*** GIVEN ENTRIES ***

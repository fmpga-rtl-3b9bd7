// tb_wavetable_oscillator: runs the oscillator on the sawtooth table, where the
// phase can be read back from each sample, and checks
//  - that the phase after k samples is floor(k * 2048 f / 44100) (within one
//    table step) for f = 440 Hz and 4000 Hz,
//  - that 44,100 samples at 440 Hz contain 440 cycles (frequency error < 1 %,
//    in fact < 0.3 %), and at 20 Hz contain 20,
//  - that sync restarts the phase at 0.
// sample_en pulses every 4 clocks.
module tb_wavetable_oscillator;
  import fmpga_pkg::*;
  logic clk = 0, rst = 1, sample_en = 0, sync = 0;
  fix_t freq;
  wave_e shape = WAVE_SAW;
  fix_t sample;
  int checks = 0, failures = 0;

  wavetable_oscillator dut (.*);
  always #5 clk = ~clk;

  function automatic int phase_of(fix_t s);  // saw: sample16 = 32*i - 32768
    return ((int'(s) >>> 9) + 32768) / 32;
  endfunction

  task automatic step_sample();
    @(posedge clk); sample_en <= 1;
    @(posedge clk); sample_en <= 0;
    @(posedge clk); @(posedge clk);   // two cycles to the table output
    @(negedge clk);
  endtask

  task automatic run(input real f, input int n, input bit track);
    int wraps, prev, ph;
    longint expn;
    freq = fix_t'(int'(f * 4096.0));
    @(posedge clk); sync <= 1; @(posedge clk); sync <= 0;
    @(posedge clk); @(posedge clk);
    prev = 0; wraps = 0;
    for (int k = 1; k <= n; k++) begin
      step_sample();
      ph = phase_of(sample);
      if (ph < prev) wraps++;
      prev = ph;
      if (track && k <= 3000) begin
        expn = longint'($floor(real'(k) * f * 2048.0 / 44100.0)) % 2048;
        checks++;
        if (ph != int'(expn) && ph != int'((expn + 1) % 2048) && ph != int'((expn + 2047) % 2048)) begin
          failures++;
          if (failures < 10) $display("FAIL f=%f k=%0d phase %0d expected %0d", f, k, ph, expn);
        end
      end
    end
    if (n == 44100) begin
      checks++;
      if (wraps < int'($floor(f * 0.99)) || wraps > int'($ceil(f * 1.01))) begin
        failures++; $display("FAIL f=%f: %0d cycles in one second", f, wraps);
      end
    end
  endtask

  initial begin
    freq = '0;
    repeat (3) @(posedge clk);
    rst <= 0;
    run(440.0, 44100, 1);
    run(4000.0, 3000, 1);
    run(20.0, 44100, 0);
    @(posedge clk); sync <= 1; @(posedge clk); sync <= 0;
    repeat (3) @(posedge clk); @(negedge clk);
    checks++;
    if (phase_of(sample) != 0) begin failures++; $display("FAIL sync left phase %0d", phase_of(sample)); end
    $display("TB_RESULT checks=%0d failures=%0d", checks, failures);
    $finish;
  end

  initial begin
    repeat (600000) @(posedge clk);
    failures++;
    $display("FAIL watchdog");
    $display("TB_RESULT checks=%0d failures=%0d", checks, failures);
    $finish;
  end
endmodule
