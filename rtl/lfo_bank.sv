// lfo_bank: the three low-frequency oscillators shared by all audio processing
// units, used for effects such as tremolo and vibrato.
//
// Each LFO works like the audio wavetable oscillator (phase accumulator over a
// 2048-sample wavetable, one step per audio sample) with its own rate and
// shape, but its rate is limited to the LFO range 0..MAX_HZ: requested rates
// above MAX_HZ play at MAX_HZ and negative ones at 0. Outputs are Q2.24 in
// [-1, 1], valid two cycles after sample_en. The count of three, the shared use
// and the 0-20 Hz range follow the document; reusing the audio oscillator is the
// document's description ("function similarly"), the clamping is this design's.
module lfo_bank #(
  parameter int NLFO   = fmpga_pkg::NUM_LFO,
  parameter int MAX_HZ = 20
) (
  input  logic                              clk,
  input  logic                              rst,
  input  logic                              sample_en,
  input  fmpga_pkg::fix_t   [NLFO-1:0]      rate,    // Q14.12 Hz
  input  fmpga_pkg::wave_e  [NLFO-1:0]      shape,
  output fmpga_pkg::fix_t   [NLFO-1:0]      lfo
);
  import fmpga_pkg::*;
  localparam fix_t MAX_RATE = fix_t'(MAX_HZ) <<< FREQ_FRAC;

  for (genvar g = 0; g < NLFO; g++) begin : g_lfo
    fix_t r;
    always_comb begin
      if (rate[g] < 0)             r = '0;
      else if (rate[g] > MAX_RATE) r = MAX_RATE;
      else                         r = rate[g];
    end
    wavetable_oscillator u_osc (
      .clk(clk), .rst(rst), .sample_en(sample_en), .sync(1'b0),
      .freq(r), .shape(shape[g]), .sample(lfo[g])
    );
  end
endmodule
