# Multi-mode ring oscillator TRNG for FPGAs

This is a true random number generator (TRNG) for FPGAs. Its randomness comes from
the timing jitter of a ring oscillator that runs in a *multi-mode* state: not one
edge circulates in the ring, but several. The design follows the multi-mode RO TRNG
presented by M. Grujić (imec-COSIC, KU Leuven, 2019) for a Xilinx Spartan-6.

Each random bit is made the same way:

1. Reset the ring.
2. Let it run for a fixed time, so that independent white noise builds up in the
   spacing between two consecutive edges.
3. Measure that spacing with two carry-chain delay lines of about 20 ps per tap.
4. Keep only the least significant bit of the measurement.

An optional linear-code post-processor halves the bit rate and reduces the bias.

| Figure (defaults) | Value |
|---|---|
| ring mode n (edges in the ring) | 3 |
| stages between edges w | 2 |
| ring cycles per bit m | 18 (73.575 ns of running) |
| jitter of the measured pulse | σ ≈ 19.7 ps (19.5 ps measured in the model) |
| delay lines | 2 × 40 taps (2 × 10 CARRY4), ≈ 20 ps per tap |
| raw bit rate | 12.5 Mb/s at a 200 MHz clock (one bit per 16 cycles) |
| after post-processing | 6.25 Mb/s (one 8-bit word per 256 cycles) |
| estimated Shannon entropy | 0.997 bit per raw bit (design target) |

## Where the entropy comes from

### The ring

The ring has `n·w = 6` stages. While it is held in reset, its stages hold a pattern
that contains exactly `n = 3` pending transitions ("edges"), `w = 2` stages apart.
Stages 0, 2 and 4 are the edge-inserting stages. When the reset is released, all
three edges start to travel round the ring at once. A tap therefore sees one edge
every `w · d_stage = 1.35 ns`. Its output toggles at `(2j+1) · 675 ps` after the
release.

Each stage adds an independent Gaussian delay error. Its variance is the jitter
strength times the stage delay: `2.7 fs × 675 ps`, so σ ≈ 1.35 ps per stage. An edge
that has passed `k` stages carries `k` such errors. Two *different* edges have
independent errors.

### The virtual pulse

The measured quantity is the time between two consecutive edges, which is
nominally `w · d_stage`. Call it the *virtual pulse*. After `m` ring cycles
(`m·n` edges past a tap), each of the two edges has travelled about `w·m·n`
stages. The variance of the pulse width is then

    σ²_pulse = (σ²/t) · d_stage · (2·w·m·n − n − 2·w·(m mod 2))

With m = 18 this gives 19.7 ps. The 55th toggle of a tap (j = 54) falls at
`109 × 675 ps = 73.575 ns`. In `mmro_tb`, 400 simulated runs measure the pulse
at exactly that toggle and find σ = 19.5 ps.

To get a larger σ, run the ring for longer. Each extra cycle costs about 4 ns:

    m ≥ (σ²_pulse + (σ²/t)·d_stage·n) / (2·w·(σ²/t)·d_stage·n)

| σ target | m needed | `RUN_CYCLES` at 5 ns |
|---|---|---|
| 10 ps | 6 | 5 |
| 20 ps | 20 | 17 |
| 40 ps | 74 | 61 |

The defaults use m = 18 (19.7 ps), the point chosen for 0.997 bit of entropy per raw
bit. Two testbenches check the other rows:

- `mmro_jitter_sweep_tb` checks the ring model against the formula at m = 6, 18, 20
  and 74.
- `trng_top_jitter_tb` runs the whole TRNG with `RUN_CYCLES` = 5, 17 and 61. It
  checks that the measured position spread follows the expected σ (0.8, 1.2 and
  2.0 taps).

### Two taps, two lines, one bit

Both edges of the pulse are observed at the same moment:

- **Tap A** is the output of stage 0.
- **Tap B** is the output of stage `n·w − w = 4`.

The two taps toggle at the same nominal times, but each toggle is caused by a
different edge: B always sees the edge that follows A's. Each tap drives its own
40-tap carry chain. At the capture edge, each chain holds a step (`…000111…`) whose
position is the time of its edge, in units of about 20 ps.

Each coding line reduces its 40 captured bits to their XOR. For a clean step this is
the LSB of the step position. A "bubble" near the step flips a pair of bits, so it
does not change the parity. The raw bit is

    raw = parity(A) ^ parity(B)  =  LSB(posA − posB)

This is the LSB of the pulse width, quantised in carry delays. Slow global
disturbances, such as supply noise or temperature, move both edges alike and
cancel in the difference.

The pulse's σ of about 20 ps is about one carry delay, so that LSB is close to
uniform. In the end-to-end test, the spread of `posA − posB` is about 1.0 tap and
the raw bits are balanced.

The ring is reset before every bit, so jitter never carries over from one bit to
the next.

## One generation, cycle by cycle

`trng_ctrl` runs a three-state machine (`ST_IDLE`, `ST_RESET`, `ST_RUN`). At the
defaults (5 ns clock) one generation is:

```
cycle        0    1 ... 15   16 (= next 0)
ro_en        0    1 ... 1    0
sample       0    0 ... 1    0        (high in the last run cycle)
capture                     ^  clock edge 15 after ro_en rose = 75 ns
raw_valid                        1    (parity bits valid from here)
```

- `ro_en` comes straight from a flip-flop.
- The capture happens on the same edge that stops the ring. That edge is
  `RUN_CYCLES` periods after the ring started: 75 ns, after the 73.575 ns the
  measured edge needs.
- In the delay-line model, the routing delay (1025 ps) puts the nominal edge at the
  middle tap at that moment. On silicon, placement does the same job.

Dropping `enable` aborts a run at once, with no sample. Two assertions in
`trng_ctrl` check the timing:

- a capture only happens while the ring runs;
- the ring ran exactly `RUN_CYCLES` cycles before each capture.

## Post-processing: linear code [16,8,5]

`lc_postproc` collects 16 raw bits. The first 8 form X1 (first bit in bit 0); the
next 8 form X2. It outputs

    L = X1 ^ rotl(X1,1) ^ rotl(X1,2) ^ rotl(X1,4) ^ X2

The shifts are 8-bit **rotations**. With rotations, every nonzero XOR of output
bits covers at least 5 input bits: the code has minimum distance 5. An input bias ε
therefore becomes at most `2⁴·ε⁵`. One stage of XOR pairing, which has the same
2:1 rate, gives `2·ε²`.

With plain truncating shifts the distance would only be 2. `lc_postproc_tb` measures
the distance from the block itself.

## Blocks and files

All files are in `rtl/` and `tb/`, one module or package per file.

| Module | Kind | What it is |
|---|---|---|
| `trng_top` | top (includes models) | ring + 2 delay lines + `trng_core` |
| `trng_core` | synthesizable | controller, two coding lines, XOR, post-processor |
| `trng_ctrl` | synthesizable | reset / run / sample sequencer |
| `coding_line` | synthesizable | 40 capture FFs + parity encoder |
| `lc_postproc` | synthesizable | [16,8,5] linear-code compressor |
| `mmro` | behavioural model | multi-mode ring oscillator with Gaussian stage jitter |
| `carry_delay_line` | behavioural model | 40-tap carry chain with routing delay |
| `trng_pkg` | package | default sizes and the controller's state type |

`mmro` and `carry_delay_line` cannot be RTL. On an FPGA they are hand-placed LUTs
and CARRY4 primitives whose analog delays are the whole point. The models use `#`
delays at 1 fs precision and `$urandom`. `trng_core` is the part to synthesize:
connect its `ro_en` to your ring and its `taps_a`/`taps_b` to your carry chains.

Top-level ports of `trng_top` (and `trng_core`), with `rst_n` synchronous and
active low:

- `enable`: start or stop generation.
- `raw_bit`, `raw_valid`: one raw bit, valid for one cycle.
- `rnd_word[7:0]`, `rnd_valid`: one post-processed word, valid for one cycle.
- `code_a`, `code_b`: the last delay-line snapshots, for on-line health tests or
  for characterising the source.

Parameters (defaults in `trng_pkg`): `N_MODE`, `W`, `TAPS`, `RUN_CYCLES`,
`RST_CYCLES`. `trng_top` also has `CLK_PERIOD_PS`, `D_STAGE_PS` and `D_CARRY_PS`. It
derives the routing delay in front of the delay lines from them, so that the last
edge that can fit sits at the middle tap at the capture:

    j     = floor((RUN_CYCLES·T_clk − TAPS/2·d_carry − d_stage) / (w·d_stage))
    route = RUN_CYCLES·T_clk − (1 + j·w)·d_stage − TAPS/2·d_carry

At the defaults this gives j = 54 and a route of 1025 ps. The ring model also has
`JIT_FS`.

## Simulating

Every testbench is self-checking. Each one prints `TB_RESULT checks=N failures=M`
and has a watchdog. With Verilator 5:

```
verilator --binary --timing --assert -Irtl -y rtl +libext+.sv \
    rtl/trng_pkg.sv tb/trng_top_tb.sv --top-module trng_top_tb
./obj_dir/Vtrng_top_tb
```

Replace `trng_top_tb` with `mmro_tb`, `carry_delay_line_tb`, `coding_line_tb`,
`trng_ctrl_tb`, `lc_postproc_tb` or `trng_core_tb` for the unit tests. All of them
run in seconds. The two jitter sweeps, `mmro_jitter_sweep_tb` and
`trng_top_jitter_tb`, are run the same way; the second takes about a minute.

`trng_top_tb` runs the whole design at its default parameters for 640 generations.
It checks:

- every raw bit against the parities of the snapshots;
- every word against a reference of the linear code;
- the 16-cycle and 256-cycle rates;
- that both lines caught an edge in every snapshot;
- one aborted generation;
- the balance of the raw bits and the spread of the edge positions.

## How far to trust it, and where it departs from the original

The control logic, encoders and post-processor are fully checked in simulation. The
entropy claims rest on the ring model, which contains only the independent Gaussian
noise that the design's security argument uses. The model has no flicker noise, no
supply coupling, no edge collapse and no per-tap delay variation. Real entropy must
be established on silicon: with the snapshots on `code_a`/`code_b`, and with
AIS-31-style tests.

These parts are choices made for this implementation, not taken from the original
design:

- **Clock and cycle counts.** The original gives 12.5 Mb/s and a 73.57 ns run, but
  no clock. 200 MHz with 1 + 15 cycles matches both. A comparison table in the
  original lists 18 Mb/s; this implementation follows the 12.5 Mb/s of its
  implementation results.
- **How the two lines are combined.** This implementation uses taps `w` stages
  apart and the XOR of the parities, read from the original's "double independent
  coding lines" and its differential pulse.
- **Parity encoding.** The coding lines use the parity encoder of delay-chain TRNGs.
- **The rotation reading** of the post-processing formula (see above).
- **Interface details.** The bit order in the post-processor, `enable`/abort
  behaviour, the synchronous reset, and the exposed snapshots.
- **Delay-line model.** Uniform 20 ps carry delays, where the original calibrates
  each block separately, and the routing delay computed from the run length.

The area figure of the original (25 LUTs, 80 FFs, 20 CARRY4 without post-processing)
matches the 80 capture flip-flops here. The controller adds 11 flip-flops and the
post-processor 29.
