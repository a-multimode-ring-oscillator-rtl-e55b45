// trng_pkg: constants shared by the multi-mode ring oscillator TRNG.
//
// Ring topology (n, w), delay-line length, generation timing and the width
// of the post-processed words. n = 3, w = 2, the 40-tap lines (20 CARRY4
// elements over two lines) and the 8-bit linear-code words follow the
// design; the clock-cycle counts are this implementation's choice for an
// assumed 200 MHz clock (5 ns): 1 reset cycle + 15 run cycles = 80 ns per
// raw bit, i.e. 12.5 Mb/s, with the sample taken 75 ns after the ring
// starts, just after the 73.575 ns the m = 18 cycles need.
package trng_pkg;
  timeunit 1ps;
  timeprecision 1fs;

  localparam int unsigned N_MODE_DEF = 3;   // edges inserted into the ring (mode n)
  localparam int unsigned W_DEF = 2;   // stages between edge-inserting stages
  localparam int unsigned TAPS_DEF = 40;  // flip-flops per delay line
  localparam int unsigned RUN_CYCLES_DEF = 15;  // clock cycles the ring runs per bit
  localparam int unsigned RST_CYCLES_DEF = 1;   // clock cycles the ring is held in reset
  localparam int unsigned K_DEF = 8;   // post-processing word width

  // One generation, as seen by the controller.
  typedef enum logic [1:0] {
    ST_IDLE  = 2'd0,   // generator disabled, ring held in reset
    ST_RESET = 2'd1,   // ring held in reset between two generations
    ST_RUN   = 2'd2    // ring oscillating, jitter accumulating
  } gen_state_e;
endpackage
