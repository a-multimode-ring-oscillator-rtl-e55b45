// carry_delay_line: behavioural model of one carry-chain delay line.
//
// Behavioural model, not synthesizable logic: on the FPGA the line is a
// column of CARRY4 primitives (four taps each) whose propagation delay is
// what is being measured, which RTL cannot describe.
//
// The RO tap `din` reaches the first carry element after a routing delay
// ROUTE_PS and then passes TAPS elements of D_CARRY_PS each. taps[i] is the
// value of `din` ROUTE_PS + (i+1)*D_CARRY_PS ago, so when the line is
// sampled an edge of `din` shows as a step in the tap vector whose position
// is the edge's time to within one carry delay. TAPS = 40 (10 CARRY4) and
// the 20 ps average element delay follow the design; the uniform element
// delay and the routing delay are this model's choices. ROUTE_PS is set so
// that, with the default generation timing, the nominal position of the
// measured edge is the middle of the line at the sampling clock edge
// (75 ns - 73.575 ns - 20 taps * 20 ps = 1025 ps; trng_top derives it from
// the run length); a real implementation
// gets the same by placement.
module carry_delay_line #(
  parameter int unsigned TAPS       = 40,
  parameter real         D_CARRY_PS = 20.0,
  parameter real         ROUTE_PS   = 1025.0
) (
  input  logic            din,
  output logic [TAPS-1:0] taps
);
  timeunit 1ps;
  timeprecision 1fs;

  logic routed;

  assign #(ROUTE_PS) routed = din;
  assign #(D_CARRY_PS) taps[0] = routed;

  for (genvar i = 1; i < TAPS; i++) begin : g_carry
    assign #(D_CARRY_PS) taps[i] = taps[i-1];
  end
endmodule
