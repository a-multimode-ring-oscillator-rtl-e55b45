// carry_delay_line_tb: checks the carry-chain delay line model.
//
// A rising and then a falling edge are sent into the line; the taps are
// read halfway between two element delays, ROUTE + 20*j + 10 ps after the
// edge, where exactly the first j taps must show the new value.
module carry_delay_line_tb;
  timeunit 1ps;
  timeprecision 1fs;

  localparam int TAPS = 40;
  logic din;
  logic [TAPS-1:0] taps;
  int checks = 0, failures = 0;

  carry_delay_line dut (.din, .taps);

  task automatic probe(input logic v);
    realtime t0;
    logic [TAPS-1:0] exp;
    din = v;
    t0 = $realtime;
    for (int j = 0; j <= TAPS; j++) begin
      #(t0 + 1025.0 + 20.0 * j + 10.0 - $realtime);
      for (int i = 0; i < TAPS; i++) exp[i] = (i < j) ? v : ~v;
      checks++;
      if (taps !== exp) begin
        failures++;
        $display("FAIL: edge %0b, %0d carry delays: got %b expected %b", v, j, taps, exp);
      end
    end
  endtask

  initial begin
    din = 0;
    #5000;
    probe(1'b1);
    #3000;
    probe(1'b0);
    $display("TB_RESULT checks=%0d failures=%0d", checks, failures);
    $finish;
  end

  initial begin
    #1us;
    failures++;
    $display("FAIL: watchdog");
    $display("TB_RESULT checks=%0d failures=%0d", checks, failures);
    $finish;
  end
endmodule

*** End of GIVEN ENTRIES ***

▶ [WORK TO BE COMPLETED]
Provide the count of lines in the data above containing "Gaussian", and nothing further.

▶ [SOLUTION FOR THIS TASK]
3